At startup the lifespan reads TABULARMAPPER_CONFIG, builds MappingCache() from TABULARMAPPER_CACHE, builds the learn store, and enables the AI matcher if OPENAI_API_KEY is set. Configure it entirely with env vars.

Control the cache yourself — write your own lifespan

import os
from contextlib import asynccontextmanager
from fastapi import FastAPI
import tabularmapper.engine as engine
from tabularmapper.api import router, state, build_matcher
from tabularmapper import MappingCache, LearnStore, apply_learned

@asynccontextmanager
async def lifespan(app: FastAPI):
    engine.configure(os.getenv("TABULARMAPPER_CONFIG"))
    state.cache = MappingCache("valkeys://default:pw@host:6379")   # your URL
    state.matcher = build_matcher()          # None if no OPENAI_API_KEY
    state.learn = LearnStore()
    apply_learned(state.learn)
    yield
    state.cache.close()                      # sync, no await
    state.learn.close()

app = FastAPI(lifespan=lifespan)
app.include_router(router)

Endpoints

Method Path Purpose
POST /mapper/map upload an .xlsx, get the mapping + rows (JSON)
GET /mapper/health {status, ai_enabled}
GET /mapper/config config-builder web page — design a schema, export config.json
GET /mapper/config.json the mapper's currently-active config as JSON (the page's "Load current" uses this)
GET /mapper/learn/pending debit/credit synonyms awaiting approval
POST /mapper/learn/approve approve a pending synonym (?phrase=&field=)
POST /mapper/learn/reject reject a pending synonym

POST /mapper/map reads the upload in memory (no temp file) and runs the blocking work in a threadpool. Store the original file to S3 in your own endpoint if you need it — the mapper stays out of AWS.

Two query params shape the request:

curl -F file=@f.xlsx "http://localhost:8000/mapper/map?format=base64"    # json + a mapped .xlsx in file_base64
curl -F file=@f.xlsx "http://localhost:8000/mapper/map?format=file" -OJ  # download the mapped .xlsx
curl -F file=@f.xlsx "http://localhost:8000/mapper/map?threshold=90"     # stricter fuzzy gate for this call

format is json (default) / base64 / file. threshold (0–100) overrides TABULARMAPPER_THRESHOLD for one request — raise it to send borderline fuzzy matches to the AI matcher instead of trusting them.

The /mapper prefix is configurable (this is a general table→schema mapper, not just banks): set TABULARMAPPER_ROUTE_PREFIX, or build the router yourself:

from tabularmapper.api import make_router, lifespan
app.include_router(make_router("/catalog"))     # -> POST /catalog/map, ...

Output formats

res.output serializes the same records five ways, lazily (built once, cached):

output_format res.output accessor Best for
records .records (list[dict]) DB insert, JSON APIs (default for process_stream)
json .json (str) HTTP responses, queues
bytes .bytes (bytes) StreamingResponse, S3 upload
base64 .base64 (str) embedding in JSON
file writes to out_path disk (default for process_file)
res = process_stream(data, output_format="records")
db.insert_many(res.records)                 # to your database
s3.put_object(Bucket=b, Key=k, Body=res.output.bytes)   # .xlsx to S3, one pass

CSV: from tabularmapper import records_to_csv_bytes.

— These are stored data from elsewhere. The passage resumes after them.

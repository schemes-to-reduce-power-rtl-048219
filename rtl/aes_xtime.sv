// aes_xtime: multiply a byte by {02} in GF(2^8).
//
// The byte is shifted left by one and, when the bit shifted out (i[7]) is
// set, the reduction constant 1Bh is folded back in. In gates that is a
// rewiring plus three XORs: o0 = i7, o1 = i0^i7, o3 = i2^i7, o4 = i3^i7, the
// remaining outputs are the inputs moved up one place. Purely combinational.
module aes_xtime (
  input  logic [7:0] i,
  output logic [7:0] o
);
  assign o = {i[6], i[5], i[4], i[3] ^ i[7], i[2] ^ i[7], i[1], i[0] ^ i[7], i[7]};
endmodule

AI column matcher (optional)

For a brand-new bank whose headers the synonyms can't place, one LLM call maps the whole header row. It's off unless OPENAI_API_KEY is set, and the prompt contains only column headers + structural metadata (types, fill rate, which columns are mutually exclusive) — never a transaction value.

from tabularmapper.ai_matcher import OpenAICompatibleMatcher
res = process_file("new_bank.xlsx", table_matcher=OpenAICompatibleMatcher())

Works with OpenAI, Azure, Together, Groq, or a local vLLM/Ollama endpoint via OPENAI_BASE_URL.

Self-learning

When the AI resolves a new header, it's remembered so the next statement from that bank maps deterministically (an exact match) with no AI call. Debit/credit are held for a one-time human approval (a wrong direction is the costly error); everything else auto-applies.

from tabularmapper import LearnStore, apply_learned, process_file
from tabularmapper.ai_matcher import OpenAICompatibleMatcher

store = LearnStore()                         # TABULARMAPPER_LEARN_STORE or sqlite
apply_learned(store)                         # activate at startup
res = process_file("stmt.xlsx", table_matcher=OpenAICompatibleMatcher(), learn_store=store)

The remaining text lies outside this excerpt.